Стоны и скрежет зубовный

Купол и крест егорьевской церкви и высокий колокольный шпиль сияли в первых лучах восходящего солнца.

Красноватый утренний свет проникал через два маленькие оконца и в убогое жилище столяра. В тесном заднем отделении на низеньком старом столе Настя, засучив рукава, катала тесто; Андрюшка, сидя у окна, что-то жалобно мурлыкал себе под нос. Никита расположился на лавке в переднем отделении и старательно расчесывал роговым гребнем свои сполетившиеся волосы.

Наступал праздничный день…

Возвратилась с реки Катерина Степановна и, узнав, что парнишки еще не приходили, занялась просушкой белья.

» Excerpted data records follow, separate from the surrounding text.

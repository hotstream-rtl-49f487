// tb_core: one Core with a behavioural PE (y = 3x + 1, random stalls) and a
// shared-memory model. The read DFC walks an 8 x 8 block column by column
// (a transposing pattern); the write DFC stores the results linearly.
// Checks every result word and that the Core goes idle.
module tb_core;
  import hs_pkg::*;
  import m16_asm_pkg::*;
  logic clk = 0, rst_n = 0;
  always #5 clk = ~clk;
  int checks = 0, failures = 0;

  logic        imem_we, imem_sel, start_rd, start_wr, busy;
  logic [9:0]  imem_waddr;
  logic [31:0] imem_wdata;
  data_t       pe_in_data, pe_out_data;
  logic        pe_in_valid, pe_in_ready, pe_out_valid, pe_out_ready;
  mm_req_t     mm_req;
  mm_rsp_t     mm_rsp;

  core #(.N_LOOPS(3), .IMEM_DEPTH(1024), .MAX_BURST(16), .BUF_DEPTH(32)) dut (.*);
  mm_mem_model #(.WORDS(4096), .LAT(3), .STALL(1)) mem (.clk, .rst_n, .req(mm_req), .rsp(mm_rsp));

  // behavioural PE: one-word pipeline register
  logic pe_full;
  always @(posedge clk or negedge rst_n)
    if (!rst_n) pe_full <= 0;
    else begin
      if (pe_in_valid && pe_in_ready) begin pe_out_data <= pe_in_data * 3 + 1; pe_full <= 1; end
      else if (pe_out_ready) pe_full <= 0;
    end
  assign pe_out_valid = pe_full;
  logic stall;
  always @(negedge clk) stall = ($urandom_range(0, 4) == 0);
  assign pe_in_ready = (!pe_full || pe_out_ready) && !stall;

  task automatic check(input bit cond, input string msg);
    checks++;
    if (!cond) begin failures++; $display("FAIL: %s", msg); end
  endtask

  initial begin
    #2ms; failures++; $display("TB_RESULT checks=%0d failures=%0d", checks, failures); $finish;
  end

  task automatic load(bit sel, prog_t p);
    for (int i = 0; i < p.size(); i++) begin
      @(negedge clk); imem_we = 1; imem_sel = sel; imem_waddr = 10'(i); imem_wdata = p[i];
    end
    @(negedge clk); imem_we = 0;
  endtask

  initial begin
    for (int i = 0; i < 4096; i++) mem.mem[i] = 16'(i * 7 + 2);
    imem_we = 0; imem_sel = 0; imem_waddr = 0; imem_wdata = 0; start_rd = 0; start_wr = 0;
    repeat (3) @(posedge clk); rst_n = 1;
    load(0, '{LDI(E_MULT, 1), LDI(E_INC, 8), LDI(E_INIT_LO, 16'h100),
              LDI(e_lc_reset(0), 8), LDI(e_lc_inc(0), 1), LDI(e_lc_reset(1), 8), DONE(), HALT()});
    load(1, prog_linear(64));
    // the write program's linear pattern starts at 0; move it to 0x400
    load(1, '{LDI(E_MULT, 1), LDI(E_INC, 1), LDI(E_INIT_LO, 16'h400), LDI(e_lc_reset(0), 64), DONE(), HALT()});
    @(negedge clk); start_rd = 1; start_wr = 1; @(negedge clk); start_rd = 0; start_wr = 0;
    repeat (5) @(negedge clk);
    wait (!busy); repeat (3) @(negedge clk);
    for (int k = 0; k < 64; k++) begin
      automatic int src = 16'h100 + (k % 8) * 8 + k / 8;
      check(mem.mem[16'h400 + k] === 16'((src * 7 + 2) * 3 + 1), $sformatf("result %0d", k));
    end
    check(mem.mem[16'h440] === 16'(16'h440 * 7 + 2), "nothing written past the result");
    $display("TB_RESULT checks=%0d failures=%0d", checks, failures);
    $finish;
  end
endmodule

Алешка со Степкой по праздникам обыкновенно приходили домой.

— Блажной, прости господи, человек! — роптала вслух Степановна, ставя в печку утюг. — Рубашкам числа нет, — и чистые есть, верно знаю, что есть… А нет, вот подавай непременно эту! Уродится же такой человек: как заладит что, так и шабаш!..

— К обедне-то не пойдешь, что ли? — спросил Никита, кончив свой туалет.

— Какая тут обедня?! — взъелась на него жена и раздражительно принялась разбивать в печке головню.

Головня ворочалась по поду, искры сыпались…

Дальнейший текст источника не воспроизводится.